Task directions >>
Write out the data below exactly, from its first line to the line containing "Four 2-bit cells", that line included.

Data records >>
************

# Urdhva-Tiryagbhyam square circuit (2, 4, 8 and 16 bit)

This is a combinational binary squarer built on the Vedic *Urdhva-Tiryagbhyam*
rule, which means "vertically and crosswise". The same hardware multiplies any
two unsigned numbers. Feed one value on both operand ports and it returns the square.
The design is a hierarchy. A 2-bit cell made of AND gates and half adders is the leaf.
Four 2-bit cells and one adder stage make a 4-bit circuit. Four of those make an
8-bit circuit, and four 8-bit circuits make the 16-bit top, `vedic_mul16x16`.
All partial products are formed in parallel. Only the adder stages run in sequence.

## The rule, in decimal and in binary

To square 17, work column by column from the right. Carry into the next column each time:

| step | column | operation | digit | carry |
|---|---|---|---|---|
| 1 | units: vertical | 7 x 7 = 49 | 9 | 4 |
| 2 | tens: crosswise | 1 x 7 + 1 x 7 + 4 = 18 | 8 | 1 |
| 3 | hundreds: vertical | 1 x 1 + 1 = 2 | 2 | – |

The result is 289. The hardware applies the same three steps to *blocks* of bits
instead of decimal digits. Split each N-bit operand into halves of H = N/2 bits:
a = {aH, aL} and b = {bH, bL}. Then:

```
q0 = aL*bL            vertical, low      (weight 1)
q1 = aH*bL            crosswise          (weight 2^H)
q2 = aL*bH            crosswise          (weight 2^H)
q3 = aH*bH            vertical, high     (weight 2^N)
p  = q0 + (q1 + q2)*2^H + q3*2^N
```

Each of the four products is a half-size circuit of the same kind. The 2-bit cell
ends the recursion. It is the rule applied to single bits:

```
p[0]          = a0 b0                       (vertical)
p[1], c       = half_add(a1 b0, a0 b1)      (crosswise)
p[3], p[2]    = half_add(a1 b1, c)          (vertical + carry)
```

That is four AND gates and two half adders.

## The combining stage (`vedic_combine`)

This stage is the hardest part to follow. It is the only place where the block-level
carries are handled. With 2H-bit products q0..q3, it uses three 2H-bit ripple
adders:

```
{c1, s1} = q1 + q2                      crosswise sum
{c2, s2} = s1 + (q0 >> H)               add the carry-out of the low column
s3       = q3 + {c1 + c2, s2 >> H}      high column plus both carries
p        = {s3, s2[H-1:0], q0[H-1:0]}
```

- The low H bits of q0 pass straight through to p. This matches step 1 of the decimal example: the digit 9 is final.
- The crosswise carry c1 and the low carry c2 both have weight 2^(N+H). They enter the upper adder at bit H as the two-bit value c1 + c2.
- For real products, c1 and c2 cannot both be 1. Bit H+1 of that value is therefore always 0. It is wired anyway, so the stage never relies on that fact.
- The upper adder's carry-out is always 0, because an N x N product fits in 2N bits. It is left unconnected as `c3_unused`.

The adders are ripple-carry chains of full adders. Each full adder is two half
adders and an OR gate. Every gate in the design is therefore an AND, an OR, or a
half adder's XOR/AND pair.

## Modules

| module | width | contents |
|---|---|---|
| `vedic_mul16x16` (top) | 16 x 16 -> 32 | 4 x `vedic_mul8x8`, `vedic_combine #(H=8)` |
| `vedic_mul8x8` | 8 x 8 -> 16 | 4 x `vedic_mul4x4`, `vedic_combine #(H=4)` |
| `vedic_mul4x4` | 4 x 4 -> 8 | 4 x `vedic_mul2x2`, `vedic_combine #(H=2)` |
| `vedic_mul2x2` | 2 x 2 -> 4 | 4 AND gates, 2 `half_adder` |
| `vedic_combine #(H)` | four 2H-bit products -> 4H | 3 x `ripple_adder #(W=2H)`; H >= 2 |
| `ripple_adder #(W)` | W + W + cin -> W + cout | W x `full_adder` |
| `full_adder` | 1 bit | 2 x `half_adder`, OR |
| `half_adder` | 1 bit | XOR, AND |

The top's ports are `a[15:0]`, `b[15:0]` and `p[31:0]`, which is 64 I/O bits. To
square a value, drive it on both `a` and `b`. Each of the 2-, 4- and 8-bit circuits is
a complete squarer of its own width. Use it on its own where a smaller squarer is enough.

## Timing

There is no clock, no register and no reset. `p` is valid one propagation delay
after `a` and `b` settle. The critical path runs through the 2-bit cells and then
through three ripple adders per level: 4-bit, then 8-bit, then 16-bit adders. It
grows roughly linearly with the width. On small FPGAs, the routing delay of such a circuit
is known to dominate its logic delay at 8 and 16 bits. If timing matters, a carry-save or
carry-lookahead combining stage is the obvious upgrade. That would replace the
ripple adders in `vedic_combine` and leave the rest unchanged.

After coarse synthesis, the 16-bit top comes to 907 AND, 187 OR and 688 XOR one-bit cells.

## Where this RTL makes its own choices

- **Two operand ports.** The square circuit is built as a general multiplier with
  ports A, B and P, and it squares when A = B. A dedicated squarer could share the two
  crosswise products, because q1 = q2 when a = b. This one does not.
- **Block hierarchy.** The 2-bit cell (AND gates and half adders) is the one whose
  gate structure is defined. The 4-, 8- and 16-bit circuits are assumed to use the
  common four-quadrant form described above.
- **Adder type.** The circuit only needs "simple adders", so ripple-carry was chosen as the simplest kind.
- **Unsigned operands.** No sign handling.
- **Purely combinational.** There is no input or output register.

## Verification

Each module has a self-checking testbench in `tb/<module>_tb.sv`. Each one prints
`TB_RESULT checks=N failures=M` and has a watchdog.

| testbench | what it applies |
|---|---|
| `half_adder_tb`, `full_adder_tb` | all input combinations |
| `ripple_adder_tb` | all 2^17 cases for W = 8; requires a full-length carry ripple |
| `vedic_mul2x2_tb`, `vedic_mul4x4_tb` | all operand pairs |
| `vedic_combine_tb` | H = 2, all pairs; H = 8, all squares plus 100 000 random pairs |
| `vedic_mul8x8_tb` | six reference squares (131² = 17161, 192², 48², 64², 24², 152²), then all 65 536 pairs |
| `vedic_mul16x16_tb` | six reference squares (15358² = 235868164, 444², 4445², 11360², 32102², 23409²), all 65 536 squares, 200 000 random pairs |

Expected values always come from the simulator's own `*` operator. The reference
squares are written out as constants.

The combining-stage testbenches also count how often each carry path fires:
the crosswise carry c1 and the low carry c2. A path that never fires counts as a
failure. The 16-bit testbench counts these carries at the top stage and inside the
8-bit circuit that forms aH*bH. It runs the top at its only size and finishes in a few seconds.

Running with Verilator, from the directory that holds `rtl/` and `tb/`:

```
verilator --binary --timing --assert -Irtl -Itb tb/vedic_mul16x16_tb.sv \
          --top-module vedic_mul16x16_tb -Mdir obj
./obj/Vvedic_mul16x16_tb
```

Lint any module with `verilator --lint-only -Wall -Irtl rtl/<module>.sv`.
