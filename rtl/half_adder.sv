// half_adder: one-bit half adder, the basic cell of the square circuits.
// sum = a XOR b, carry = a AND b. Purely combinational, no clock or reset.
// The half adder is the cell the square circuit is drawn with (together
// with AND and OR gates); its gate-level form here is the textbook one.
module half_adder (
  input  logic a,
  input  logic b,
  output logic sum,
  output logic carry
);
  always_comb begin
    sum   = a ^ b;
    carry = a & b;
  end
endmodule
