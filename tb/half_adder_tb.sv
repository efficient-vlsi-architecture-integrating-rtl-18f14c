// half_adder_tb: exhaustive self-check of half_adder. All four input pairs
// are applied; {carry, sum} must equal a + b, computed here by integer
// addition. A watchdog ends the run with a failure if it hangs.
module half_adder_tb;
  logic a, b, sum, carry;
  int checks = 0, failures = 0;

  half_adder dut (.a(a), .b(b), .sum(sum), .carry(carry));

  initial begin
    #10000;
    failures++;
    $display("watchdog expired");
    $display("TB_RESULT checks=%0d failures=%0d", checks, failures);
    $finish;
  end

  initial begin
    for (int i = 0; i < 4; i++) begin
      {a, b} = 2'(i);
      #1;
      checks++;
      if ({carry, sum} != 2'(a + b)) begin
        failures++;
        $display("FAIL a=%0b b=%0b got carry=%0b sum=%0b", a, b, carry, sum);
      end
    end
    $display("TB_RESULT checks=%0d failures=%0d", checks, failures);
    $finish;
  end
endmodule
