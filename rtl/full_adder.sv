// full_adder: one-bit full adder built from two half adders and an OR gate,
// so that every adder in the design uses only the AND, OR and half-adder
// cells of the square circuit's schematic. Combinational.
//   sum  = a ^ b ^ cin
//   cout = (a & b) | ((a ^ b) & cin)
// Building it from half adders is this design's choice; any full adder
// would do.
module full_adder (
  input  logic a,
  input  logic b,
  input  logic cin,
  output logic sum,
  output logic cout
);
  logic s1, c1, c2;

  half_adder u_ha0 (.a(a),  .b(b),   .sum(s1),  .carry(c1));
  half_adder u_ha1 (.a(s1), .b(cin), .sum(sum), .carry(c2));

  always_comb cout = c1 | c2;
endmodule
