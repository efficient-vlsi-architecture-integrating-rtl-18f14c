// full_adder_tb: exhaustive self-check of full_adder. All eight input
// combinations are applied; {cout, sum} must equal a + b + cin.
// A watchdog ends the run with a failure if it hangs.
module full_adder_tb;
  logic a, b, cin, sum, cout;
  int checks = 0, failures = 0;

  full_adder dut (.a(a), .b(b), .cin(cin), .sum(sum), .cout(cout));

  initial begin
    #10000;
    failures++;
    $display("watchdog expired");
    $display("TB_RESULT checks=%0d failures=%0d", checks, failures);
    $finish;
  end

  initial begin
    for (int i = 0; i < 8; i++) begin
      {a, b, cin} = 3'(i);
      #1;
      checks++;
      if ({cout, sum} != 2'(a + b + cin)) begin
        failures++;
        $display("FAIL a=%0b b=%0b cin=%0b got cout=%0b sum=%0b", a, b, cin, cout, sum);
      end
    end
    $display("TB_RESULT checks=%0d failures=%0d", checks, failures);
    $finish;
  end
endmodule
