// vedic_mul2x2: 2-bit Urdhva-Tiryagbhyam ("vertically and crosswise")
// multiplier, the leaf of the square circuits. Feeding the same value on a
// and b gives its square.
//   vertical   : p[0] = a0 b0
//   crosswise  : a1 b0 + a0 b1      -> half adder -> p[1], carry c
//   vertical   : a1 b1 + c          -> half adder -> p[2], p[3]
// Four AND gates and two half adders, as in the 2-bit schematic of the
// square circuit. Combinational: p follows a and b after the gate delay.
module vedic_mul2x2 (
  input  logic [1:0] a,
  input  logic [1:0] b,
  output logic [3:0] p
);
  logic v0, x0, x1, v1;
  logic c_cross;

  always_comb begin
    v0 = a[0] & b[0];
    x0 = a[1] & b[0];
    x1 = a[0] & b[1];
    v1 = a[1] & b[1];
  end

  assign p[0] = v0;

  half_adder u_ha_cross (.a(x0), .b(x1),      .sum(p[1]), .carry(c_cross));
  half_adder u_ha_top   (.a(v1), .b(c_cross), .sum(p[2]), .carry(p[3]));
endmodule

************

Solution for this problem >>
# Urdhva-Tiryagbhyam square circuit (2, 4, 8 and 16 bit)

This is a combinational binary squarer built on the Vedic *Urdhva-Tiryagbhyam*
rule, which means "vertically and crosswise". The same hardware multiplies any
two unsigned numbers. Feed one value on both operand ports and it returns the square.
The design is a hierarchy. A 2-bit cell made of AND gates and half adders is the leaf.
Four 2-bit cells and one adder stage make a 4-bit circuit. Four of those make an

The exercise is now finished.